Ifans is convinced that the film will spark a huge debate when it’s released. Lobbing a literary bomb in amongst the dusty, book lined halls of academia, which Anonymous will undoubtedly do, clearly appeals to the rebel in him.
“Basically, the film is about who wrote Shakespeare,” says Ifans. “And there will be a right old kafuffle and a lot of sweaty old dons reaching for the Valium when this comes out. There’s going to be a lot of dust blown off parchment, I can tell you.

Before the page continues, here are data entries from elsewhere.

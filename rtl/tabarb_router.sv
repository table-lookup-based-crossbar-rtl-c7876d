// tabarb_router: switch datapath of an input-queued virtual-channel router
// for a 2D mesh/torus, arbitrated by the table-lookup arbiter.
//
// Each of the four network input ports (X+, X-, Y+, Y-) has NVC virtual
// channel queues (vc_buffer) of DEPTH flits.  A flit arriving on port p is
// written into queue in_vc[p].  The head flit of every queue carries the
// route written by the routing / VC allocation stages upstream: either a
// crossbar output or ejection.  Crossbar-bound heads are arbitrated by
// tabarb_arbiter, which matches input ports to output ports with a
// precomputed maximum cardinality matching; the granted flit of each input
// port is popped and crosses the 4x4 crossbar, whose output latch presents
// it on out_valid/out_flit one cycle after the grant.  Ejection-bound heads
// leave by the ejection port of their input port (ejection_port), one per
// port per cycle, independent of the crossbar.
//
// Timing (aggressive configuration, the defaults): a head flit seen in cycle
// t is forwarded to the arbiter in t, granted and popped in t+1 and appears
// at the crossbar output in t+2.  With LAT = 1 (lite configuration) it is
// granted in t and appears in t+1.  Every flit leaving a queue returns a
// credit on credit_out one cycle later (the document's one-cycle delay before
// a freed buffer is reported).
//
// Outside this block, and so brought out as ports: the routing and VC
// allocation stages (route in the flit, downstream VC choice), credit
// counting for the downstream queues (out_ready[o] = output o may send), and
// the injection port with its multiplexers.  A flit leaves with the index of
// the VC it was stored in (out_vc); mapping that to a downstream VC is left
// to VC allocation.
module tabarb_router
  import tabarb_pkg::*;
#(
  parameter routing_e    ROUTING = ROUTE_ADAPTIVE,
  parameter int unsigned NVC     = 8,
  parameter int unsigned DEPTH   = 8,
  parameter int unsigned FWD_XP  = 3,
  parameter int unsigned FWD_XM  = 3,
  parameter int unsigned FWD_YP  = 1,
  parameter int unsigned FWD_YM  = 1,
  parameter int unsigned LAT     = 2,
  parameter int unsigned TIMEOUT = 20,
  localparam int unsigned VW     = (NVC > 1) ? $clog2(NVC) : 1
) (
  input  logic                         clk,
  input  logic                         rst_n,
  // network input channels
  input  logic  [NPORTS-1:0]           in_valid,
  input  logic  [NPORTS-1:0][VW-1:0]   in_vc,
  input  flit_t [NPORTS-1:0]           in_flit,
  output logic  [NPORTS-1:0][NVC-1:0]  credit_out,
  // network output channels
  input  logic  [NPORTS-1:0]           out_ready,
  output logic  [NPORTS-1:0]           out_valid,
  output flit_t [NPORTS-1:0]           out_flit,
  output logic  [NPORTS-1:0][VW-1:0]   out_vc,
  // ejection ports (one per network input port)
  input  logic  [NPORTS-1:0]           eject_ready,
  output logic  [NPORTS-1:0]           eject_valid,
  output flit_t [NPORTS-1:0]           eject_flit,
  // observation
  output logic  [2:0]                  match_count,   // crossbar grants this cycle
  output logic                         starve_active
);

  typedef struct packed {
    logic [VW-1:0] vc;
    flit_t         flit;
  } xflit_t;

  logic  [NPORTS-1:0][NVC-1:0]      head_valid, full, pop, xbar_req, eject_req, ej_pop;
  flit_t [NPORTS-1:0][NVC-1:0]      head;
  logic  [NPORTS-1:0][NVC-1:0][1:0] head_out;
  logic  [NPORTS-1:0][NVC-1:0]      vc_grant;
  logic  [NPORTS-1:0][VW-1:0]       grant_vc;
  logic  [NPORTS-1:0]               grant_valid;
  reqset_t                          pgv;
  xflit_t [NPORTS-1:0]              xin, xout;
  logic  [NPORTS-1:0][NPORTS-1:0]   sel;
  logic  [$clog2(NPORTS*NVC+1)-1:0] starve_count;

  for (genvar p = 0; p < NPORTS; p++) begin : g_in
    for (genvar v = 0; v < NVC; v++) begin : g_vc
      vc_buffer #(.DEPTH(DEPTH)) u_buf (
        .clk, .rst_n,
        .push      (in_valid[p] && in_vc[p] == VW'(v)),
        .push_flit (in_flit[p]),
        .pop       (pop[p][v]),
        .head_valid(head_valid[p][v]),
        .head      (head[p][v]),
        .full      (full[p][v])
      );
      assign xbar_req[p][v]  = head_valid[p][v] && !head[p][v].eject;
      assign eject_req[p][v] = head_valid[p][v] &&  head[p][v].eject;
      assign head_out[p][v]  = head[p][v].out_port;
      assign pop[p][v]       = vc_grant[p][v] || ej_pop[p][v];
    end

    ejection_port #(.NVC(NVC)) u_eject (
      .clk, .rst_n,
      .eject_req(eject_req[p]),
      .head     (head[p]),
      .ready    (eject_ready[p]),
      .pop      (ej_pop[p]),
      .out_valid(eject_valid[p]),
      .out_flit (eject_flit[p])
    );

    assign xin[p].vc   = grant_vc[p];
    assign xin[p].flit = head[p][grant_vc[p]];
  end

  tabarb_arbiter #(
    .ROUTING(ROUTING), .NVC(NVC),
    .FWD_XP(FWD_XP), .FWD_XM(FWD_XM), .FWD_YP(FWD_YP), .FWD_YM(FWD_YM),
    .LAT(LAT), .TIMEOUT(TIMEOUT)
  ) u_arb (
    .clk, .rst_n,
    .head_valid   (xbar_req),
    .head_out     (head_out),
    .out_ready    (out_ready),
    .vc_grant     (vc_grant),
    .grant_vc     (grant_vc),
    .grant_valid  (grant_valid),
    .pgv          (pgv),
    .arv          (),
    .starve_active(starve_active),
    .starve_count (starve_count)
  );

  always_comb begin
    match_count = '0;
    for (int unsigned o = 0; o < NPORTS; o++)
      for (int unsigned i = 0; i < NPORTS; i++) begin
        sel[o][i] = grant_valid[i] && pgv[i][o];
        match_count += 3'(sel[o][i]);
      end
  end

  crossbar #(.N(NPORTS), .T(xflit_t)) u_xbar (
    .clk, .rst_n,
    .in_flit  (xin),
    .sel      (sel),
    .out_valid(out_valid),
    .out_flit (xout)
  );

  for (genvar o = 0; o < NPORTS; o++) begin : g_out
    assign out_flit[o] = xout[o].flit;
    assign out_vc[o]   = xout[o].vc;
  end

  always_ff @(posedge clk or negedge rst_n) begin
    if (!rst_n) credit_out <= '0;
    else        credit_out <= pop;
  end

  // Upstream credit flow control never writes into a full queue.
  for (genvar p = 0; p < NPORTS; p++) begin : g_chk
    a_no_write_full: assert property (@(posedge clk) disable iff (!rst_n)
        in_valid[p] |-> !full[p][in_vc[p]] || pop[p][in_vc[p]]);
  end

endmodule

“I’ve researched this heavily, I’ve been reading these big books which are thicker than the Bible and there’s a whole body of evidence which goes a long way to proving that Shakespeare was not necessarily the author of his own works.
“There’s a very, very strong case which goes to prove that Edward de Vere was the author of those works. As an actor I’m very happy that the plays and Sonnets were written by whoever, but it wasn’t William Shakespeare. William Shakespeare is an international brand. I hope our film will entertain, inspire and enrage.”
In the story, de Vere, a nobleman banned from court because of a love affair with the young Queen, is desperate to get his plays staged but has to hide behind an impostor, William Shakespeare, who gladly takes the credit and pretends to be the true author.
“I play William Shakespeare, but a William Shakespeare who is the son of a glove maker, a normal guy, a lucky boy who kind of wins the lottery,” says Spall. “I see him as the kind of guy who you would have a beer with, who you would hang out with, and someone the audience will watch and say ‘maybe I would do the same in that position’ because he got lucky.
“But in a way the audience might see him as a baddie because we suggest he got up to no good. He bribes Oxford, who is the real writer of the plays and we suggest that maybe, for story’s sake, he killed (Christopher) Marlowe.
“But in a way, the way I see, our William Shakespeare as the hero of the piece, because he builds The Globe (theatre) and he keeps the secret and in our story if he hadn’t done that the world wouldn’t have the plays that we have now.”
Orloff fully expects that Anonymous will provoke a heated debate about the authorship question. For some, even suggesting that Shakespeare didn’t write Shakespeare is sacrilege.
“Yes, I think there will be some people who will get upset by this,” he says. “And you know, I’m stunned about how people who don’t know that much about Shakespeare or care that much about Shakespeare in their regular life, who, as soon as we’re at dinner talking about the authorship debate they start frothing at the mouth at me, like ‘what are you talking about? How can you say this?’
“But you know, there is a valid debate to be had about who wrote this incredible material. There is an issue here and it shouldn’t be discounted out of hand. When you tell people that Mark Twain believed that William Shakespeare didn’t write it, and that three US Supreme Court justices felt the same way, they look at you and go ‘really? I had no idea..’
“I think it’s very telling that a lot of writers in particular believe this theory to be true – Twain, (Vladimir) Nabokov, Henry James and it was James who said ‘I’m
haunted by the conviction that it’s the most successful fraud ever perpetuated on an unsuspecting public…’
“I think writers understand the process of writing and when you think about the process of writing these plays they come to the conclusion that it’s kind of unbelievable that Shakespeare wrote them.”
And what does Orloff himself believe? “I’m a very firm anti-Stratfordian. I do not believe Shakespeare wrote the plays in any way, shape or form. I’m tending towards believing Oxford did but I think the group theory has a lot to offer as well. But I’m more of a person who doesn’t believe that Shakespeare wrote the plays more than anything else.”
The debate will, of course, continue and Anonymous will add fuel to the fire and introduce the controversy to a large audience. “And that’s great,” says Emmerich. “I think it’s a good thing when movies can make you think about an issue. Hopefully it’s going to entertain you too, because it’s a great story but if it makes you think as well, then all the better.”